*** Data extracts ***

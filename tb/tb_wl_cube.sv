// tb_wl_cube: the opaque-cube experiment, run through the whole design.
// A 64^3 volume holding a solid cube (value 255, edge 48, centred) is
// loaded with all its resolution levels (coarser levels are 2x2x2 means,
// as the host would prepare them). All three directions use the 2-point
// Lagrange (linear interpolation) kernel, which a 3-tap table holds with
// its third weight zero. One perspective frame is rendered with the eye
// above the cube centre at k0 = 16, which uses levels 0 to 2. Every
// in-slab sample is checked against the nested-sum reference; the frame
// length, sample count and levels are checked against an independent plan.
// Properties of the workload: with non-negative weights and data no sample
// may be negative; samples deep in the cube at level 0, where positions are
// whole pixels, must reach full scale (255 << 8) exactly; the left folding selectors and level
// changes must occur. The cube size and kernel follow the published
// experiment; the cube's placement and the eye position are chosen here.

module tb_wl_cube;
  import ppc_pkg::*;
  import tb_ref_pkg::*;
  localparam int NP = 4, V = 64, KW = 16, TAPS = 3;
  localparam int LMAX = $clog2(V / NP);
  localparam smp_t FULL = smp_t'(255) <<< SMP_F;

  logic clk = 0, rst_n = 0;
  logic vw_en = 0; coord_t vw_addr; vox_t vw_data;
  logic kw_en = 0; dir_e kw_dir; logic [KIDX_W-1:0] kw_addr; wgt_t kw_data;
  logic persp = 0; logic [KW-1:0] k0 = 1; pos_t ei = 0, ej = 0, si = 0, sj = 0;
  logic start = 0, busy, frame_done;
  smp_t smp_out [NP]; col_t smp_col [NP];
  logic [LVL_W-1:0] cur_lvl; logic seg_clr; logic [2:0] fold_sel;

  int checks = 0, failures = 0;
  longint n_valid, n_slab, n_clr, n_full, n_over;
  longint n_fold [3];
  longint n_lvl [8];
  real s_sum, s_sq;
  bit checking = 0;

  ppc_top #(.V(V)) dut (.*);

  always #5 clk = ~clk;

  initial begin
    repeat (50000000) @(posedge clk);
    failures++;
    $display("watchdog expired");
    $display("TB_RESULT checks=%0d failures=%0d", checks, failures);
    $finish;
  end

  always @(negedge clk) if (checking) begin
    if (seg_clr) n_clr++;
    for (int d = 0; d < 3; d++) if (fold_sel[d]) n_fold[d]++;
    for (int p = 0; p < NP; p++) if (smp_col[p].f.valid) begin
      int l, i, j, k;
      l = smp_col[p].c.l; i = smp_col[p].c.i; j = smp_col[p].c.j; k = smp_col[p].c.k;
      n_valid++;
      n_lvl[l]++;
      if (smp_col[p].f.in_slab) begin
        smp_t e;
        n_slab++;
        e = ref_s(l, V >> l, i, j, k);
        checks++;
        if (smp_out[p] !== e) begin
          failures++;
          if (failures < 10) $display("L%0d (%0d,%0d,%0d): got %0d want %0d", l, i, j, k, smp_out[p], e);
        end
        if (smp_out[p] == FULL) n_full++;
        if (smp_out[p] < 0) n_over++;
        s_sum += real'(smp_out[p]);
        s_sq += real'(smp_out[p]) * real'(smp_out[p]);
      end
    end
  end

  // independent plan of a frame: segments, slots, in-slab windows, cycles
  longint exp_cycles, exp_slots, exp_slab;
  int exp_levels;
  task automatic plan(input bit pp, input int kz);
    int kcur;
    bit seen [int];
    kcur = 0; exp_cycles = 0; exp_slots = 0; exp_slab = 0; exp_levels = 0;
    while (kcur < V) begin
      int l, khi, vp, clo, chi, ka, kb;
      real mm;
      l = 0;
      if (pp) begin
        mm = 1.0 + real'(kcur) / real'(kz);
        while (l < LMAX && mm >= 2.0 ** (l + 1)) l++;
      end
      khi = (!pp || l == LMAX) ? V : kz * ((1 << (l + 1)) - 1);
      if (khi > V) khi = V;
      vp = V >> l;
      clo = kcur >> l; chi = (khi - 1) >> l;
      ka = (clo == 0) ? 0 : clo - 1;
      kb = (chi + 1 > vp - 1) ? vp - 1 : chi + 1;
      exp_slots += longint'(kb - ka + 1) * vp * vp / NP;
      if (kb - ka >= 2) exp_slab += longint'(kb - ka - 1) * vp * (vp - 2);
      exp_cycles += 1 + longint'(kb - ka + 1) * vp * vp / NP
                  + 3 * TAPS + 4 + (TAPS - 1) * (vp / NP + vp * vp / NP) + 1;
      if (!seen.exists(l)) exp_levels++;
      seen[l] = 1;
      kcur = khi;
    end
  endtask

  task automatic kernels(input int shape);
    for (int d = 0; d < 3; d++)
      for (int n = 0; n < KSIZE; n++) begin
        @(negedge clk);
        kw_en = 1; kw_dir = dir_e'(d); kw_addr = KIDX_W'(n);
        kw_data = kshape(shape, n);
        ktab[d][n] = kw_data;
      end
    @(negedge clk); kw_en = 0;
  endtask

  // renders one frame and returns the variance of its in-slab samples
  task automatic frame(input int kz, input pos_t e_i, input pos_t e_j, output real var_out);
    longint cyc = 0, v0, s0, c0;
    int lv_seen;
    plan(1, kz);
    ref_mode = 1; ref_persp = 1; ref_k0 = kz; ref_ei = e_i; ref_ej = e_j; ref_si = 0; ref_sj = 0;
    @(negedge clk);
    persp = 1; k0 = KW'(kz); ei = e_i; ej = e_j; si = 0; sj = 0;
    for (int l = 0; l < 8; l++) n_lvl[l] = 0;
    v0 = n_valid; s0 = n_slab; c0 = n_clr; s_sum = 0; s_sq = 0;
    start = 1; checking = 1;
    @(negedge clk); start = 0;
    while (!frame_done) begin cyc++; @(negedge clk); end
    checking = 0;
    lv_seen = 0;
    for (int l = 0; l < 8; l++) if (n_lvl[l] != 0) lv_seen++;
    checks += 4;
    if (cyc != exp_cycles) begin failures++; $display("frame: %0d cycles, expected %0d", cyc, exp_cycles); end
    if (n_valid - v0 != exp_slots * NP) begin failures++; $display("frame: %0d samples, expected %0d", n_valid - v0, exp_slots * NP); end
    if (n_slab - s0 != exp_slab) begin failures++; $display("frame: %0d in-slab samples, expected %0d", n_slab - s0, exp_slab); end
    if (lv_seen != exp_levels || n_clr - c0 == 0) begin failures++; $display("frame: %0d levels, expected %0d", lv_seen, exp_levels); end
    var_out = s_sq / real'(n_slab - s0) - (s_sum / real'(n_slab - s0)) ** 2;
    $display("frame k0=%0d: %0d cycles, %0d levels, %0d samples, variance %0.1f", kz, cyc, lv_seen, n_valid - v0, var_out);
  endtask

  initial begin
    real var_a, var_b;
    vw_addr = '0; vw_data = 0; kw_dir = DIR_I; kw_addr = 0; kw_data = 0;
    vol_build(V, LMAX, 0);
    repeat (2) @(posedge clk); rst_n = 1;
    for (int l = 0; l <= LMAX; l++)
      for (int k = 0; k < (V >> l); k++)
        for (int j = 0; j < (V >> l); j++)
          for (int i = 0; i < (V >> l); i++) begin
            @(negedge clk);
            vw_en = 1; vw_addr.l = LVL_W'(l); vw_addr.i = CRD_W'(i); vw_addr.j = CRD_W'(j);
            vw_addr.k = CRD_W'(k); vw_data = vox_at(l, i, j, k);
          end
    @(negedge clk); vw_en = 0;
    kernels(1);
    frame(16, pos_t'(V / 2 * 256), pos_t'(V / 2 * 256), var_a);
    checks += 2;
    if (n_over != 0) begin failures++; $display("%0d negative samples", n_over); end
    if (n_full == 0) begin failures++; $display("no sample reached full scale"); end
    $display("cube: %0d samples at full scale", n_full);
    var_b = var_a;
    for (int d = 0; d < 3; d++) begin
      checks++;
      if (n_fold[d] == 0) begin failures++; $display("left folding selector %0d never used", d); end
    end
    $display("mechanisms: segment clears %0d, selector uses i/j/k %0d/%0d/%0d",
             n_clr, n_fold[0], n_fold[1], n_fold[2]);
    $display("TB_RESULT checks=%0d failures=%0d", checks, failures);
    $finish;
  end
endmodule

*** End of Data extracts ***
*** Data extracts ***

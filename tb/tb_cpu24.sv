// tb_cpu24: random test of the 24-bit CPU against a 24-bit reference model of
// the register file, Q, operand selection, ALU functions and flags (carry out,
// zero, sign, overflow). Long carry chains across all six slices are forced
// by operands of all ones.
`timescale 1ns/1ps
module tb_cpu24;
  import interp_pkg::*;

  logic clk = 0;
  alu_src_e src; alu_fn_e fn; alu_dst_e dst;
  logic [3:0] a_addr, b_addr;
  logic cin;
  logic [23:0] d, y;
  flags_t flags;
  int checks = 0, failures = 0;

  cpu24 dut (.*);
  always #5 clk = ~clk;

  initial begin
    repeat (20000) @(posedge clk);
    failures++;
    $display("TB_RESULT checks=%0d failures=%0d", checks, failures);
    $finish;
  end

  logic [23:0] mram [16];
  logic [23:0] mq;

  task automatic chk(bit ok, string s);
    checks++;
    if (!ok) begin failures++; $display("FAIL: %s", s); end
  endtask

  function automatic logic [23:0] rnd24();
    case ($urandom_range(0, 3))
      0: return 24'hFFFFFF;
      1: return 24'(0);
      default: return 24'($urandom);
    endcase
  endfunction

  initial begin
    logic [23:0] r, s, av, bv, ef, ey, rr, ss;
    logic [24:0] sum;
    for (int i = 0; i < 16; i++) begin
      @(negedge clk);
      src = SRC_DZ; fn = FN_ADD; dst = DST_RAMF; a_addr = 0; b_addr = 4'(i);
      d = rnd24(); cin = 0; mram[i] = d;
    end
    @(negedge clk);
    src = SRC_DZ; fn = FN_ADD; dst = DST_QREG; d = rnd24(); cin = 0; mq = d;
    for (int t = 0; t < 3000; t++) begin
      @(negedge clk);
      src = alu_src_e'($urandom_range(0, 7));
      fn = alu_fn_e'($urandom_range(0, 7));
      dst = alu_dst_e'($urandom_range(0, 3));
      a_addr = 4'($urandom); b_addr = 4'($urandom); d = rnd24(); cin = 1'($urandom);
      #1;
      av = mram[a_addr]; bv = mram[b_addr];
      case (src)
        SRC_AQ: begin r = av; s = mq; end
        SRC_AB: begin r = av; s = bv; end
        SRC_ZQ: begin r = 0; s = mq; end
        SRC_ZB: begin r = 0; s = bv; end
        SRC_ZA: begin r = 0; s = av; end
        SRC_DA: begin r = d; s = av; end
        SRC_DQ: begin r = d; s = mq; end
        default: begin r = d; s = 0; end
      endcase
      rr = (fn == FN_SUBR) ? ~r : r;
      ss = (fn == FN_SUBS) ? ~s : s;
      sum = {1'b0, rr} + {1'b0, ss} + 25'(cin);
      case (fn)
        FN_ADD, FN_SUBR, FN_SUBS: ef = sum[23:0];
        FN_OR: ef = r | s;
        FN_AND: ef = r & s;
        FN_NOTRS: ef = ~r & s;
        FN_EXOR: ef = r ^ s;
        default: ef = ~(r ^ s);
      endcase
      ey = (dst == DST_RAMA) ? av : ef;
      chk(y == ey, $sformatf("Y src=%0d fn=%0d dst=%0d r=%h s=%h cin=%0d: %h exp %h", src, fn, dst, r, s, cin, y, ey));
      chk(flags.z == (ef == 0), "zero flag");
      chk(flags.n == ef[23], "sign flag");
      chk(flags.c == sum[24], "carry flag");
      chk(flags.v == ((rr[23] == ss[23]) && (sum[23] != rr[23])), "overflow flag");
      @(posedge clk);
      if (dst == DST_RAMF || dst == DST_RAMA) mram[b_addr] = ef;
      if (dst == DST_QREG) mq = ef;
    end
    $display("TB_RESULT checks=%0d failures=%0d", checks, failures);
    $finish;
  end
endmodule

*** End of Data extracts ***

Task statement
In the listing above, the lines from the one containing "1: return 24'(0);" through the one containing "cin, y, ey));" must be set down exactly, with no other lines.

Exercise response
      1: return 24'(0);
      default: return 24'($urandom);
    endcase
  endfunction

  initial begin
    logic [23:0] r, s, av, bv, ef, ey, rr, ss;
    logic [24:0] sum;
    for (int i = 0; i < 16; i++) begin
      @(negedge clk);
      src = SRC_DZ; fn = FN_ADD; dst = DST_RAMF; a_addr = 0; b_addr = 4'(i);
      d = rnd24(); cin = 0; mram[i] = d;
    end
    @(negedge clk);
    src = SRC_DZ; fn = FN_ADD; dst = DST_QREG; d = rnd24(); cin = 0; mq = d;
    for (int t = 0; t < 3000; t++) begin
      @(negedge clk);
      src = alu_src_e'($urandom_range(0, 7));
      fn = alu_fn_e'($urandom_range(0, 7));
      dst = alu_dst_e'($urandom_range(0, 3));
      a_addr = 4'($urandom); b_addr = 4'($urandom); d = rnd24(); cin = 1'($urandom);
      #1;
      av = mram[a_addr]; bv = mram[b_addr];
      case (src)
        SRC_AQ: begin r = av; s = mq; end
        SRC_AB: begin r = av; s = bv; end
        SRC_ZQ: begin r = 0; s = mq; end
        SRC_ZB: begin r = 0; s = bv; end
        SRC_ZA: begin r = 0; s = av; end
        SRC_DA: begin r = d; s = av; end
        SRC_DQ: begin r = d; s = mq; end
        default: begin r = d; s = 0; end
      endcase
      rr = (fn == FN_SUBR) ? ~r : r;
      ss = (fn == FN_SUBS) ? ~s : s;
      sum = {1'b0, rr} + {1'b0, ss} + 25'(cin);
      case (fn)
        FN_ADD, FN_SUBR, FN_SUBS: ef = sum[23:0];
        FN_OR: ef = r | s;
        FN_AND: ef = r & s;
        FN_NOTRS: ef = ~r & s;
        FN_EXOR: ef = r ^ s;
        default: ef = ~(r ^ s);
      endcase
      ey = (dst == DST_RAMA) ? av : ef;
      chk(y == ey, $sformatf("Y src=%0d fn=%0d dst=%0d r=%h s=%h cin=%0d: %h exp %h", src, fn, dst, r, s, cin, y, ey));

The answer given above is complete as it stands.